The two called Baude and Paulsen’s report “momentous” and “written with precision and thoroughness.” Sooner or later, they wrote, the report “will influence, if not determine, the course of American constitutional history—and American history itself.”
They also noted that Baude and Paulsen are two of the most prominent conservative constitutional scholars in the country. Luttig is a lifelong Republican who was nominated as a federal judge by President George H.W. Bush and clerked for Antonin Scalia. Tribe was involved in the founding of the progressive advocacy group American Constitution Society, and represented former Democratic presidential candidate Al Gore before the Supreme Court in Bush v. Gore in 2000 as well as the Florida Democratic Party itself in 2004. In June 2022, Tribe co-wrote an op-ed for the Los Angeles Times, where he explained, “Holding Trump accountable—and disqualifying him from future office—would not be a partisan act, but one needed to preserve the republic.”
Prominent civil rights attorney, law professor and former Director-Counsel of the NAACP Legal Defense & Education Fund Sherrilyn Ifill was one of the first legal scholars to endorse the use of Section 3 of the 14th Amendment to pursue accountability for the attack on the Capitol. In the days following the January 6th insurrection, Ifill tweeted on January 8, 2021 that “Section 3 of the 14th Amend. exists b/c after the Civil War the Framers understood that insurrectionists serving in govt (state or federal) are a danger to the country.” Ifill characterized Baude and Paulsen’s paper as “Huge. Because the 14th amendment was built for such a time as this. It’s not even a close case. Glad there are conservative scholars willing to demonstrate intellectual integrity.”

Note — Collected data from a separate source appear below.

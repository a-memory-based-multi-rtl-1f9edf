// tb_conv_deinterleaver: checks the universal convolutional deinterleaver
// against a reference built from the textbook branch structure.
//
// For each (I,J) a reference interleaver (branch b delays by b*J of its own
// symbols, commutator starting at branch 0) scrambles a counting sequence;
// the deinterleaver output must then equal the input sequence delayed by
// I*(I-1)*J symbols. Configurations: annex A/C (12,17), annex D (52,4) and
// annex B (128,1), (64,2), (32,4), (16,8), (8,16) and the largest, (128,8),
// which needs 65032 memory words. Input gaps and output back-pressure are
// applied at random; the reported memory size is checked against
// J*I*(I-1)/2 + J.
module tb_conv_deinterleaver;
  import fec_pkg::*;

  logic clk = 0, rst_n = 0;
  always #5 clk = ~clk;

  fec_mode_e  mode;
  logic [7:0] cfg_i;
  logic [4:0] cfg_j;
  logic       restart, in_valid, in_ready, out_valid, out_ready;
  logic [7:0] in_data, out_data;
  logic       mem_we, mem_re;
  logic [15:0] mem_waddr, mem_raddr;
  logic [7:0] mem_wdata, mem_rdata;
  logic [16:0] mem_bound;

  conv_deinterleaver dut (.*);
  ext_sram_model u_mem (.clk, .we(mem_we), .waddr(mem_waddr), .wdata(mem_wdata),
                        .re(mem_re), .raddr(mem_raddr), .rdata(mem_rdata));

  int checks = 0, failures = 0, n_direct = 0, n_bp = 0;

  initial begin
    repeat (3000000) @(posedge clk);
    failures++;
    $display("watchdog expired");
    $display("TB_RESULT checks=%0d failures=%0d", checks, failures);
    $finish;
  end

  always @(posedge clk) if (out_valid && !out_ready) n_bp++;
  always @(posedge clk) if (in_valid && in_ready && dut.direct) n_direct++;

  // input value sequence: x[k] = k * 7 + (k >> 8) (8-bit)
  function automatic logic [7:0] xval(int k); return 8'(k * 7 + (k >> 8)); endfunction

  task automatic run_cfg(fec_mode_e md, int I, int J, int nsym);
    int delay, sent, rcvd, bad;
    int q[][$];
    logic [7:0] il [];
    delay = I * (I - 1) * J;
    // reference interleaver output sequence
    q = new[I];
    il = new[nsym];
    for (int k = 0; k < nsym; k++) begin
      int b;
      b = k % I;
      q[b].push_back(int'(xval(k)));
      if (q[b].size() > b * J) il[k] = 8'(q[b].pop_front());
      else il[k] = 8'hEE;
    end
    mode = md; cfg_i = 8'(I); cfg_j = 5'(J);
    @(negedge clk); restart = 1; @(negedge clk); restart = 0;
    checks++;
    if (mem_bound != 17'(J * I * (I - 1) / 2 + J)) begin
      failures++; $display("(%0d,%0d) mem_bound %0d", I, J, mem_bound);
    end
    sent = 0; rcvd = 0; bad = 0;
    fork
      while (sent < nsym) begin
        in_valid = ($urandom_range(7) != 0);
        in_data  = il[sent];
        @(posedge clk);
        if (in_valid && in_ready) sent++;
        @(negedge clk);
      end
      while (rcvd < nsym) begin
        out_ready = ($urandom_range(7) != 0);
        @(posedge clk);
        if (out_valid && out_ready) begin
          if (rcvd >= delay) begin
            if (out_data != xval(rcvd - delay)) bad++;
          end
          rcvd++;
        end
        @(negedge clk);
      end
    join
    in_valid = 0;
    checks++;
    if (bad != 0) begin failures++; $display("(%0d,%0d): %0d wrong symbols", I, J, bad); end
    else $display("(%0d,%0d): %0d symbols ok, delay %0d", I, J, nsym - delay, delay);
  endtask

  initial begin
    restart = 0; in_valid = 0; in_data = 0; out_ready = 1;
    mode = J83_A; cfg_i = 12; cfg_j = 17;
    repeat (3) @(negedge clk); rst_n = 1;
    run_cfg(J83_A, 12, 17, 12 * 11 * 17 + 3000);
    run_cfg(J83_C, 12, 17, 12 * 11 * 17 + 500);
    run_cfg(J83_D, 52, 4, 52 * 51 * 4 + 3000);
    run_cfg(J83_B, 128, 1, 128 * 127 + 2000);
    run_cfg(J83_B, 64, 2, 64 * 63 * 2 + 2000);
    run_cfg(J83_B, 32, 4, 32 * 31 * 4 + 2000);
    run_cfg(J83_B, 16, 8, 16 * 15 * 8 + 2000);
    run_cfg(J83_B, 8, 16, 8 * 7 * 16 + 2000);
    run_cfg(J83_B, 128, 8, 128 * 127 * 8 + 3000);
    checks++; if (n_direct == 0) begin failures++; $display("bypass branch never used"); end
    checks++; if (n_bp == 0) begin failures++; $display("no back-pressure seen"); end
    $display("bypassed=%0d backpressure_cycles=%0d", n_direct, n_bp);
    $display("TB_RESULT checks=%0d failures=%0d", checks, failures);
    $finish;
  end

endmodule
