// descrambler_b: J.83 annex B de-randomizer over GF(128).
//
// A linear feedback shift register of three 7-bit GF(128) symbols produces
// a pseudo-noise symbol sequence with feedback polynomial
// f(x) = x^3 + x + alpha^3, alpha^7 + alpha^3 + 1 = 0, i.e.
//   p[n+3] = p[n+1] + alpha^3 * p[n],
// and each received 7-bit symbol is XORed with p[n]. At frame_start the three
// registers are preloaded to all ones. The polynomial and the preload
// follow the design description; the register order (output taken from the
// oldest register) and the frame_start timing are this design's own.
//
// Interface: in_valid/in_data (7-bit symbol); frame_start with in_valid marks
// the first symbol of a frame, which is descrambled with the preloaded
// state. Output one cycle later on out_valid/out_data.
module descrambler_b
  import fec_pkg::*;
(
  input  logic       clk,
  input  logic       rst_n,
  input  logic       frame_start,
  input  logic       in_valid,
  input  logic [6:0] in_data,
  output logic       out_valid,
  output logic [6:0] out_data
);

  logic [7:0] r0, r1, r2;        // p[n], p[n+1], p[n+2]
  logic [7:0] c0, c1, c2, fb, a3_mul;

  assign c0 = frame_start ? 8'h7F : r0;
  assign c1 = frame_start ? 8'h7F : r1;
  assign c2 = frame_start ? 8'h7F : r2;

  localparam logic [NSYN-1:0][7:0] POW7 = gen_pow_table(1'b1, 1'b0);

  rs_ffm u_mul (.a(c0), .b(POW7[3]), .gf7(1'b1), .c(a3_mul));
  assign fb = c1 ^ a3_mul;

  always_ff @(posedge clk or negedge rst_n) begin
    if (!rst_n) begin
      r0 <= 8'h7F; r1 <= 8'h7F; r2 <= 8'h7F;
      out_valid <= 1'b0; out_data <= '0;
    end else begin
      out_valid <= in_valid;
      if (in_valid) begin
        out_data <= in_data ^ c0[6:0];
        r0 <= c1;
        r1 <= c2;
        r2 <= fb;
      end
    end
  end

endmodule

Jeffrey Sonnenfeld, who has informally advised both Democratic and Republican presidents, concluded in a new Just Security op-ed that Trump is disqualified, stating, “the hard truth is that former President Donald Trump is ineligible to serve again as president and should be rejected from each state’s voting ballots.” He explained that because Trump had challenged Barack Obama’s citizenship in 2008 and then Ted Cruz’s eligibility in 2016 for being born in Canada to a Cuban-born father, Trump understood the power of the eligibility requirements, and that these requirements are the law.
Citing the bipartisan majority Senate vote to convict Trump under articles of impeachment for inciting insurrection, Sonnenfeld agreed that the conclusion that Trump is disqualified spans “both the political spectrum and judicial philosophies.” The idea is now growing, he pointed out, among even some Republican leaders and 2024 GOP candidates like Asa Hutchinson and Chris Christie.
This consistency should come as no surprise: all three branches of the government have correctly identified the attack on the Capitol as an insurrection, with bipartisan majorities in the House and the Senate, multiple federal judges, as well as the bipartisan January 6th House Select Committee, citing Trump as its central cause.
Enforcing the 14th Amendment to disqualify Trump is not a partisan issue, and abiding by the Constitution shouldn’t be one. As Baude and Paulsen point out in their paper, Section 3 is a simple, binding part of the Constitution, just like other qualifications for office, and the fact that enforcement may be complicated doesn’t relieve anyone of the obligation to follow it. As conservative legal scholars Baude and Paulsen wrote, “The Constitution is not optional and Section Three is not an optional part of the Constitution.” This principle transcends the ideological spectrum.